• Dataset entries:
# A PCIe-to-Aurora communication path for a DANNA neuromorphic array

A DANNA (Dynamic Adaptive Neural Network Array) is a neuromorphic array that runs on an FPGA with a
global network clock of about 1 MHz. In every network cycle the host may send it one
36-byte *input packet* (fire events, configuration, commands), and the array may answer with one
64-byte *output packet* (timestamp, output weights, shift/monitor data, status, configuration ID).
If the link falls behind, output packets are dropped and the host no longer sees what the network did.

This RTL is the logic of a communication path built to remove that bottleneck:

```
 host PC ==PCIe==> [ Xillybus core ] --FIFO ports--> +---------------------+        +----------------------+
                                                     | communication board |  FMC   | DANNA FPGA           |
                                                     |   (comm_board)      |<=====> |  (danna_fpga_link)   |--native FIFO--> DANNA array
                                                     +---------------------+ Aurora +----------------------+
                                                        bus_clk | user_clk          user_clk
```

- A separate **communication board** FPGA talks to the host over PCIe through the Xillybus core.
- The communication board talks to the **DANNA FPGA** over one serial lane per direction with the
  Aurora 8B/10B link-layer core, through an FMC connector.
- On the DANNA FPGA, AXI4-Stream width converters and a buffering wrapper turn the 32-bit Aurora
  stream into whole 288-bit input packets and 512-bit output packets for the array.

The Xillybus core, the Aurora cores, the transceivers and the array are not part of this RTL. They
are vendor IP or earlier work. Their signals are ports of the top module, `danna_comm_system`, and
testbench models stand in for them.

The bandwidth needed is small. At 1 MHz, the array needs 36 MB/s toward it and 64 MB/s back. The
path as built carries:

| Path | Width × clock | Rate |
|---|---|---|
| Host write stream | 32 bit × 100 MHz | 400 MB/s |
| Host read stream | 64 bit × 100 MHz | 800 MB/s |
| Aurora, each direction | 32 bit × 156.25 MHz | 625 MB/s |

So throughput is not the hard part. The hard parts are these:

- The clock crossings.
- Keeping packets aligned, because the packet sizes do not match the bus widths.
- Making sure no word is lost on an Aurora receive interface, which cannot be stalled.

Most of this document is about those three.

## Modules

• Directions for this task: Line by line, reproduce the data exactly as given.

• Solution to this problem:
# A PCIe-to-Aurora communication path for a DANNA neuromorphic array

A DANNA (Dynamic Adaptive Neural Network Array) is a neuromorphic array that runs on an FPGA with a
global network clock of about 1 MHz. In every network cycle the host may send it one
36-byte *input packet* (fire events, configuration, commands), and the array may answer with one
64-byte *output packet* (timestamp, output weights, shift/monitor data, status, configuration ID).
If the link falls behind, output packets are dropped and the host no longer sees what the network did.

This RTL is the logic of a communication path built to remove that bottleneck:

```
 host PC ==PCIe==> [ Xillybus core ] --FIFO ports--> +---------------------+        +----------------------+
                                                     | communication board |  FMC   | DANNA FPGA           |
                                                     |   (comm_board)      |<=====> |  (danna_fpga_link)   |--native FIFO--> DANNA array
                                                     +---------------------+ Aurora +----------------------+
                                                        bus_clk | user_clk          user_clk
```

- A separate **communication board** FPGA talks to the host over PCIe through the Xillybus core.
- The communication board talks to the **DANNA FPGA** over one serial lane per direction with the
  Aurora 8B/10B link-layer core, through an FMC connector.
- On the DANNA FPGA, AXI4-Stream width converters and a buffering wrapper turn the 32-bit Aurora
  stream into whole 288-bit input packets and 512-bit output packets for the array.

The Xillybus core, the Aurora cores, the transceivers and the array are not part of this RTL. They
are vendor IP or earlier work. Their signals are ports of the top module, `danna_comm_system`, and
testbench models stand in for them.

The bandwidth needed is small. At 1 MHz, the array needs 36 MB/s toward it and 64 MB/s back. The
path as built carries:

| Path | Width × clock | Rate |
|---|---|---|
| Host write stream | 32 bit × 100 MHz | 400 MB/s |
| Host read stream | 64 bit × 100 MHz | 800 MB/s |
| Aurora, each direction | 32 bit × 156.25 MHz | 625 MB/s |

So throughput is not the hard part. The hard parts are these:

- The clock crossings.
- Keeping packets aligned, because the packet sizes do not match the bus widths.
- Making sure no word is lost on an Aurora receive interface, which cannot be stalled.

Most of this document is about those three.

## Modules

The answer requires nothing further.